───── Given records
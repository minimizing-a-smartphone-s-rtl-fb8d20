// dma_arbiter: the switch behind domain-bound DMA for an I/O device.
//
// An I/O device's two data streams (packets to the device, packets from it) are
// connected either to the DMA engine of the untrusted domain or to two FIFO
// queues that only the I/O domain's own processor can reach. The choice is one
// bit of state, mode_untrusted_o, which only the control interface changes: a
// write on ctrl_wr_i loads ctrl_untrusted_i. In trusted mode the device talks to
// the FIFOs and the DMA side is held idle; in untrusted mode it talks to the DMA
// engine and the FIFO side is held idle. dma_permit_i, hard-wired from the I/O
// domain's mailboxes, is high only while the untrusted domain is the one using
// the I/O domain: without it a request for untrusted mode is refused, and if it
// falls while in untrusted mode both sides are stalled until the control
// interface switches back, so DMA never moves data outside such a use.
//
// Streams are valid/ready/last word streams; the switch is combinational (no
// added latency). fifo_irq_o interrupts the I/O domain's processor while the
// receive FIFO holds data and the arbiter is in trusted mode. Which side is
// chosen by which mode, and the existence of the control interface, follow the
// document; the permit input, the stalling and the interrupt condition's exact
// form are this design's choices.
module dma_arbiter #(
  parameter int unsigned DATA_W = 32
) (
  input  logic              clk,
  input  logic              rst_n,
  // control interface
  input  logic              ctrl_wr_i,
  input  logic              ctrl_untrusted_i,
  input  logic              dma_permit_i,
  output logic              mode_untrusted_o,
  // device transmit stream (to the device)
  output logic              dev_tx_valid_o,
  input  logic              dev_tx_ready_i,
  output logic [DATA_W-1:0] dev_tx_data_o,
  output logic              dev_tx_last_o,
  // device receive stream (from the device)
  input  logic              dev_rx_valid_i,
  output logic              dev_rx_ready_o,
  input  logic [DATA_W-1:0] dev_rx_data_i,
  input  logic              dev_rx_last_i,
  // DMA engine: memory-to-device and device-to-memory streams
  input  logic              dma_tx_valid_i,
  output logic              dma_tx_ready_o,
  input  logic [DATA_W-1:0] dma_tx_data_i,
  input  logic              dma_tx_last_i,
  output logic              dma_rx_valid_o,
  input  logic              dma_rx_ready_i,
  output logic [DATA_W-1:0] dma_rx_data_o,
  output logic              dma_rx_last_o,
  // I/O domain FIFOs: transmit FIFO output and receive FIFO input
  input  logic              fifo_tx_valid_i,
  output logic              fifo_tx_ready_o,
  input  logic [DATA_W-1:0] fifo_tx_data_i,
  input  logic              fifo_tx_last_i,
  output logic              fifo_rx_valid_o,
  input  logic              fifo_rx_ready_i,
  output logic [DATA_W-1:0] fifo_rx_data_o,
  output logic              fifo_rx_last_o,
  input  logic              fifo_rx_nonempty_i,
  output logic              fifo_irq_o
);
  logic untrusted_q;
  logic use_dma, use_fifo;

  always_ff @(posedge clk or negedge rst_n) begin
    if (!rst_n)         untrusted_q <= 1'b0;
    else if (ctrl_wr_i) untrusted_q <= ctrl_untrusted_i && dma_permit_i;
  end

  assign mode_untrusted_o = untrusted_q;
  assign use_dma  =  untrusted_q && dma_permit_i;
  assign use_fifo = !untrusted_q;

  always_comb begin
    // to the device
    dev_tx_valid_o  = (use_dma && dma_tx_valid_i) || (use_fifo && fifo_tx_valid_i);
    dev_tx_data_o   = use_dma ? dma_tx_data_i : (use_fifo ? fifo_tx_data_i : '0);
    dev_tx_last_o   = use_dma ? dma_tx_last_i : (use_fifo && fifo_tx_last_i);
    dma_tx_ready_o  = use_dma  && dev_tx_ready_i;
    fifo_tx_ready_o = use_fifo && dev_tx_ready_i;
    // from the device
    dma_rx_valid_o  = use_dma  && dev_rx_valid_i;
    fifo_rx_valid_o = use_fifo && dev_rx_valid_i;
    dma_rx_data_o   = use_dma  ? dev_rx_data_i : '0;
    fifo_rx_data_o  = use_fifo ? dev_rx_data_i : '0;
    dma_rx_last_o   = use_dma  && dev_rx_last_i;
    fifo_rx_last_o  = use_fifo && dev_rx_last_i;
    dev_rx_ready_o  = (use_dma && dma_rx_ready_i) || (use_fifo && fifo_rx_ready_i);
  end

  assign fifo_irq_o = use_fifo && fifo_rx_nonempty_i;

  // The state moves only on a control-interface write.
  a_ctrl_only: assert property (@(posedge clk) disable iff (!rst_n)
    !ctrl_wr_i |=> $stable(untrusted_q));
  // DMA never sees data without the permit.
  a_dma_bound: assert property (@(posedge clk) disable iff (!rst_n)
    !dma_permit_i |-> !dma_rx_valid_o && !dma_tx_ready_o);

endmodule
──────────
Exercise brief
Every line of the listing is to be transcribed exactly.

Solution to the problem
repository minimizing-a-smartphone-s-rtl-fb8d20
// dma_arbiter: the switch behind domain-bound DMA for an I/O device.
//
// An I/O device's two data streams (packets to the device, packets from it) are
// connected either to the DMA engine of the untrusted domain or to two FIFO
// queues that only the I/O domain's own processor can reach. The choice is one
// bit of state, mode_untrusted_o, which only the control interface changes: a
// write on ctrl_wr_i loads ctrl_untrusted_i. In trusted mode the device talks to
// the FIFOs and the DMA side is held idle; in untrusted mode it talks to the DMA
// engine and the FIFO side is held idle. dma_permit_i, hard-wired from the I/O
// domain's mailboxes, is high only while the untrusted domain is the one using
// the I/O domain: without it a request for untrusted mode is refused, and if it
// falls while in untrusted mode both sides are stalled until the control
// interface switches back, so DMA never moves data outside such a use.
//
// Streams are valid/ready/last word streams; the switch is combinational (no
// added latency). fifo_irq_o interrupts the I/O domain's processor while the
// receive FIFO holds data and the arbiter is in trusted mode. Which side is
// chosen by which mode, and the existence of the control interface, follow the
// document; the permit input, the stalling and the interrupt condition's exact
// form are this design's choices.
module dma_arbiter #(
  parameter int unsigned DATA_W = 32
) (
  input  logic              clk,
  input  logic              rst_n,
  // control interface
  input  logic              ctrl_wr_i,
  input  logic              ctrl_untrusted_i,
  input  logic              dma_permit_i,
  output logic              mode_untrusted_o,
  // device transmit stream (to the device)
  output logic              dev_tx_valid_o,
  input  logic              dev_tx_ready_i,
  output logic [DATA_W-1:0] dev_tx_data_o,
  output logic              dev_tx_last_o,
  // device receive stream (from the device)
  input  logic              dev_rx_valid_i,
  output logic              dev_rx_ready_o,
  input  logic [DATA_W-1:0] dev_rx_data_i,
  input  logic              dev_rx_last_i,
  // DMA engine: memory-to-device and device-to-memory streams
  input  logic              dma_tx_valid_i,
  output logic              dma_tx_ready_o,
  input  logic [DATA_W-1:0] dma_tx_data_i,
  input  logic              dma_tx_last_i,
  output logic              dma_rx_valid_o,
  input  logic              dma_rx_ready_i,
  output logic [DATA_W-1:0] dma_rx_data_o,
  output logic              dma_rx_last_o,
  // I/O domain FIFOs: transmit FIFO output and receive FIFO input
  input  logic              fifo_tx_valid_i,
  output logic              fifo_tx_ready_o,
  input  logic [DATA_W-1:0] fifo_tx_data_i,
  input  logic              fifo_tx_last_i,
  output logic              fifo_rx_valid_o,
  input  logic              fifo_rx_ready_i,
  output logic [DATA_W-1:0] fifo_rx_data_o,
  output logic              fifo_rx_last_o,
  input  logic              fifo_rx_nonempty_i,
  output logic              fifo_irq_o
);
  logic untrusted_q;
  logic use_dma, use_fifo;

  always_ff @(posedge clk or negedge rst_n) begin
    if (!rst_n)         untrusted_q <= 1'b0;
    else if (ctrl_wr_i) untrusted_q <= ctrl_untrusted_i && dma_permit_i;
  end

  assign mode_untrusted_o = untrusted_q;
  assign use_dma  =  untrusted_q && dma_permit_i;
  assign use_fifo = !untrusted_q;

  always_comb begin
    // to the device
    dev_tx_valid_o  = (use_dma && dma_tx_valid_i) || (use_fifo && fifo_tx_valid_i);
    dev_tx_data_o   = use_dma ? dma_tx_data_i : (use_fifo ? fifo_tx_data_i : '0);
    dev_tx_last_o   = use_dma ? dma_tx_last_i : (use_fifo && fifo_tx_last_i);
    dma_tx_ready_o  = use_dma  && dev_tx_ready_i;
    fifo_tx_ready_o = use_fifo && dev_tx_ready_i;
    // from the device
    dma_rx_valid_o  = use_dma  && dev_rx_valid_i;
    fifo_rx_valid_o = use_fifo && dev_rx_valid_i;
    dma_rx_data_o   = use_dma  ? dev_rx_data_i : '0;
    fifo_rx_data_o  = use_fifo ? dev_rx_data_i : '0;
    dma_rx_last_o   = use_dma  && dev_rx_last_i;
    fifo_rx_last_o  = use_fifo && dev_rx_last_i;
    dev_rx_ready_o  = (use_dma && dma_rx_ready_i) || (use_fifo && fifo_rx_ready_i);
  end

  assign fifo_irq_o = use_fifo && fifo_rx_nonempty_i;

  // The state moves only on a control-interface write.
  a_ctrl_only: assert property (@(posedge clk) disable iff (!rst_n)
    !ctrl_wr_i |=> $stable(untrusted_q));
  // DMA never sees data without the permit.
  a_dma_bound: assert property (@(posedge clk) disable iff (!rst_n)
    !dma_permit_i |-> !dma_rx_valid_o && !dma_tx_ready_o);

endmodule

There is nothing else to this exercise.